** Opening ENTRIES PROVIDED block **
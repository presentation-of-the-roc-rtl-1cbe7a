// tb_roc_top_full: one complete ILC cycle of the whole design with every
// parameter at its default: four chips per chain, 64 channels, 32 frames per
// chip, 3744-cycle conversions, and a 16-channel autonomous chip receiving
// hits throughout. The DAQ play and all checks are in roc_top_bench; the
// last initial block is the watchdog.
module tb_roc_top_full;
  timeunit 1ns; timeprecision 100ps;
  import roc_pkg::*;
  localparam int NC = 4, N = 64, D = 32, P_N = 16;
  logic clk40, clk5, pclk;
  logic d_pwr_on, d_rst_n, d_acq_on, d_start_ro, d_end_ro, d_data, d_transmit_on;
  logic a_pwr_on, a_rst_n, a_acq_on, a_start_ro, a_end_ro, a_data, a_transmit_on;
  logic [NC-1:0][N-1:0] d_trig, a_trig;
  logic [NC-1:0][N-1:0][AMP_W-1:0] a_vin;
  logic [NC-1:0] d_lvds_en, a_lvds_en, a_conv_done;
  logic p_rst_n, p_data, p_transmit_on;
  logic [P_N-1:0] p_trig;
  logic [P_N-1:0][AMP_W-1:0] p_vin;
  phase_e p_phase;
  logic [31:0] p_n_frames, p_n_lost;

  roc_top  dut (
    .d_clk_p(clk40), .d_clk_n(~clk40), .d_rclk_p(clk5), .d_rclk_n(~clk5),
    .a_clk_p(clk40), .a_clk_n(~clk40), .a_rclk_p(clk5), .a_rclk_n(~clk5),
    .p_clk(pclk), .*);

  roc_top_bench #(.NC(NC), .N(N), .D(D), .CC(3744), .P_N(P_N), .P_CC(1024), .P_HITS(40), .P_GAP(3000)) bench (.*);

  initial begin
    #200ms;
    $display("TB_RESULT checks=%0d failures=%0d", bench.checks, bench.failures + 1);
    $finish;
  end
endmodule
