// llr_pu: "LLR computation" processing unit.
//
// Computes the extrinsic LLRs of all bits of every stream with the max-log
// approximation and without the prior term:
//   L_{i,b} = rho_i * lambda_b(z_i),
//   lambda_b(z) = min_{a: bit b = 0} |z - a|^2 - min_{a: bit b = 1} |z - a|^2 .
// For a Gray-mapped QAM the bits of one real dimension depend only on that
// dimension. With a0 and a1 the nearest points of the dimension whose bit b is
// 0 and 1, lambda_b = (a1 - a0) (2 z - a0 - a1), which this unit evaluates on
// the unnormalised odd-integer grid (z scaled by 1/Kmod, result by Kmod^2):
// the nearest points are found by comparing |z - n| over the at most eight
// grid points, and (a1 - a0) is a small even integer. This evaluation is
// this design's own; the original only notes that lambda_b is piecewise linear.
//
// Cycle i = 0..3 handles stream i; slots beyond the bits of the mode are 0.
// LLRs are rounded to 6 bits with an LSB of 0.5 and saturated. The results are
// moved to the output register llr_out in the exchange cycle (xchg) and held
// there for the whole next period.
module llr_pu
  import mmse_pic_pkg::*;
(
  input  logic             clk,
  input  logic [CYCW-1:0]  cyc,
  input  logic             xchg,
  input  mmse_out_t        din,
  output le_arr_t          llr_out,
  output mod_e             mode_out
);

  mmse_out_t mem;
  le_arr_t   llr_q;

  // lambda of bit b (0 = MSB) of an m-bit Gray PAM dimension, z unnormalised
  function automatic fx_t pam_lambda(input int m, input int b, input fx_t zu);
    fx_t   best0, best1, d;
    int    n0, n1, n, lab;
    logic signed [2*W-1:0] p;
    best0 = FX_MAX; best1 = FX_MAX;
    n0 = 0; n1 = 0;
    for (int k = 0; k < 8; k++) begin
      if (k < (1 << m)) begin
        n   = 2 * k - ((1 << m) - 1);
        lab = k ^ (k >> 1);
        d   = fx_sub(zu, fx_t'(n) <<< F);
        if (d < 0) d = fx_sub('0, d);
        if (lab[m-1-b] == 1'b0) begin
          if (d < best0) begin best0 = d; n0 = n; end
        end else begin
          if (d < best1) begin best1 = d; n1 = n; end
        end
      end
    end
    p = (2 * W)'(n1 - n0) * (2 * W)'(fx_sub(fx_shift(zu, 1), fx_t'(n0 + n1) <<< F));
    return fx_sat(p);
  endfunction

  function automatic le_t quant(input fx_t l);
    logic signed [W-1:0] q;
    q = (fx_add(l, fx_t'(1) <<< (F - 2))) >>> (F - 1);
    if (q > 31)  return le_t'(31);
    if (q < -32) return le_t'(-32);
    return le_t'(q);
  endfunction

  le_t llr_c [QMAX];
  always_comb begin
    int  i, m, nb;
    fx_t zi, zq, lam;
    i  = int'(cyc) % MT;
    m  = bits_per_dim(mem.mode);
    nb = bits_per_sym(mem.mode);
    zi = fx_mul(mem.z[i].re, kmod_inv(mem.mode));
    zq = fx_mul(mem.z[i].im, kmod_inv(mem.mode));
    lam = '0;
    for (int b = 0; b < QMAX; b++) begin
      if (b >= nb) begin
        llr_c[b] = '0;
      end else begin
        if (b < m) lam = pam_lambda(m, b, zi);
        else       lam = pam_lambda(m, b - m, zq);
        llr_c[b] = quant(fx_mul(mem.rho[i], fx_mul(lam, kmod2(mem.mode))));
      end
    end
  end

  always_ff @(posedge clk) begin
    if (xchg) begin
      mem      <= din;
      llr_out  <= llr_q;
      mode_out <= mem.mode;
    end else if (int'(cyc) < MT) begin
      for (int b = 0; b < QMAX; b++) llr_q[int'(cyc)][b] <= llr_c[b];
    end
  end

endmodule
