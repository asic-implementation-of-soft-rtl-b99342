// tb_llr_pu: checks the LLR PU against an exhaustive max-log search over the
// whole 2-D constellation, for all four modes and random filter outputs z
// (around and between the constellation points) and SINRs rho. LLRs must
// match the rounded and saturated reference within one LSB, unused slots must
// be 0. The LLRs of a vector loaded in one exchange cycle must appear in the
// output register one period later and be held there for the whole period.
`timescale 1ns/1ps
module tb_llr_pu;
  import mmse_pic_pkg::*;
  import mmse_pic_ref_pkg::*;

  localparam int NV = 40;
  logic clk = 1'b0;
  always #5 clk = ~clk;
  logic [CYCW-1:0] cyc = '0;
  logic xchg;
  assign xchg = (int'(cyc) == TS - 1);
  always @(posedge clk) cyc <= xchg ? '0 : cyc + 1'b1;

  int checks = 0, failures = 0;
  task automatic chk(input bit ok, input string s);
    checks++;
    if (!ok) begin failures++; if (failures < 10) $display("FAIL %s", s); end
  endtask
  function automatic bit near(input real a, input real b, input real tol);
    real t;
    t = tol * (1.0 + (b < 0 ? -b : b));
    return (a - b <= t) && (b - a <= t);
  endfunction
  function automatic bit cnear(input cfx_t a, input rcx b, input real tol);
    return near(fx2r(a.re), b.re, tol) && near(fx2r(a.im), b.im, tol);
  endfunction

  initial begin
    repeat ((NV + 3) * TS) @(posedge clk);
    failures++;
    $display("TB_RESULT checks=%0d failures=%0d", checks, failures);
    $finish;
  end

  mmse_out_t din;
  le_arr_t   llr;
  mod_e      mode_o;
  llr_pu dut (.clk(clk), .cyc(cyc), .xchg(xchg), .din(din), .llr_out(llr), .mode_out(mode_o));

  mmse_out_t vec [NV];
  int nsat = 0;
  initial begin
    int q, ex, dd;
    for (int n = 0; n < NV; n++) begin
      vec[n] = '0;
      vec[n].mode = mod_e'(n % 4);
      for (int i = 0; i < MT; i++) begin
        vec[n].z[i] = r2cfx(mk(urand(-1.3, 1.3), urand(-1.3, 1.3)));
        vec[n].rho[i] = r2fx(urand(0.1, 3.0) * ((n % 4 == 3) ? 8.0 : 1.0));
      end
    end
    din = '0;
    for (int n = 0; n <= NV + 1; n++) begin
      @(negedge clk);
      while (!xchg) @(negedge clk);
      // vector n-2 was loaded two exchanges ago, its LLRs are now in llr_out
      if (n > 1) begin
        q = nbits(vec[n-2].mode);
        chk(mode_o == vec[n-2].mode, "mode");
        for (int i = 0; i < MT; i++)
          for (int b = 0; b < QMAX; b++) begin
            ex = (b < q) ? quant_llr(ref_llr(cfx2r(vec[n-2].z[i]), fx2r(vec[n-2].rho[i]),
                                              vec[n-2].mode, b)) : 0;
            if (ex == 31 || ex == -32) nsat++;
            dd = int'(llr[i][b]) - ex;
            chk(dd >= -1 && dd <= 1, $sformatf("vec %0d llr[%0d][%0d] %0d ref %0d", n-2, i, b, llr[i][b], ex));
          end
      end
      if (n < NV) din = vec[n];
      else din = '0;
    end
    chk(nsat > 0, "saturation exercised");
    $display("TB_RESULT checks=%0d failures=%0d", checks, failures);
    $finish;
  end
endmodule
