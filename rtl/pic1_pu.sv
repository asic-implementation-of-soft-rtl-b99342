// pic1_pu: "PIC part 1" processing unit.
//
// First half of parallel interference cancellation done on the matched-filter
// output: it subtracts the whole soft-symbol estimate from yMF,
//   t = yMF - G * s_hat .
// The second half (pic2_pu) adds each stream's own term back, which gives the
// per-stream cancelled vectors yhat_i = yMF - sum_{j != i} g_j s_hat_j. How
// the work is divided between the two PIC units is this design's own choice.
//
// One complex multiply-subtract per cycle: in cycle k = 0..15 row r = k/4 is
// updated with column j = k%4 (t[r] starts from yMF[r] at j = 0). s_hat, E
// and G are fed through to PIC part 2. Data memory is loaded in the exchange
// cycle (xchg), results are complete after cycle 15.
module pic1_pu
  import mmse_pic_pkg::*;
(
  input  logic             clk,
  input  logic [CYCW-1:0]  cyc,
  input  logic             xchg,
  input  soft_out_t        din,
  output pic1_out_t        dout
);

  soft_out_t mem;
  cvec_t     t_q;

  logic signed [31:0] r_c, j_c;   // small schedule indices
  cfx_t nxt;
  always_comb begin
    cfx_t base;
    r_c  = (int'(cyc) / MT) % MT;
    j_c  = int'(cyc) % MT;
    base = (j_c == 0) ? mem.ymf[r_c] : t_q[r_c];
    nxt  = c_sub(base, c_mul(mem.g[r_c][j_c], mem.shat[j_c]));
  end

  always_ff @(posedge clk) begin
    if (xchg) mem <= din;
    else if (int'(cyc) < MT * MT) t_q[r_c] <= nxt;
  end

  always_comb begin
    dout.t    = t_q;
    dout.shat = mem.shat;
    dout.e    = mem.e;
    dout.g    = mem.g;
    dout.mode = mem.mode;
  end

endmodule
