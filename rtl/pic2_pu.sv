// pic2_pu: "PIC part 2" processing unit.
//
// Completes parallel interference cancellation: for every stream i and row r
//   yhat_i[r] = t[r] + G[r][i] * s_hat_i ,
// where t = yMF - G s_hat comes from PIC part 1, so that yhat_i holds the
// matched-filter output with the estimated interference of all other streams
// removed. One complex multiply-add per cycle: cycle k = 0..15 handles stream
// i = k/4, row r = k%4. G and the variances E are fed through to the MMSE
// filter PU. Data memory is loaded in the exchange cycle (xchg).
module pic2_pu
  import mmse_pic_pkg::*;
(
  input  logic             clk,
  input  logic [CYCW-1:0]  cyc,
  input  logic             xchg,
  input  pic1_out_t        din,
  output pic2_out_t        dout
);

  pic1_out_t mem;
  cmat_t     yhat_q;

  logic signed [31:0] i_c, r_c;   // small schedule indices
  cfx_t nxt;
  always_comb begin
    i_c = (int'(cyc) / MT) % MT;
    r_c = int'(cyc) % MT;
    nxt = c_add(mem.t[r_c], c_mul(mem.g[r_c][i_c], mem.shat[i_c]));
  end

  always_ff @(posedge clk) begin
    if (xchg) mem <= din;
    else if (int'(cyc) < MT * MT) yhat_q[i_c][r_c] <= nxt;
  end

  always_comb begin
    dout.yhat = yhat_q;
    dout.g    = mem.g;
    dout.e    = mem.e;
    dout.mode = mem.mode;
  end

endmodule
** Closing ENTRIES PROVIDED block **
◆ **ACTIVITY**
Output only the lines from the top of the entries through the one holding "is the watchdog.", copied exactly.

◆ **TASK SOLUTION**
repository presentation-of-the-roc-rtl-1cbe7a
// tb_roc_top_full: one complete ILC cycle of the whole design with every
// parameter at its default: four chips per chain, 64 channels, 32 frames per
// chip, 3744-cycle conversions, and a 16-channel autonomous chip receiving
// hits throughout. The DAQ play and all checks are in roc_top_bench; the
// last initial block is the watchdog.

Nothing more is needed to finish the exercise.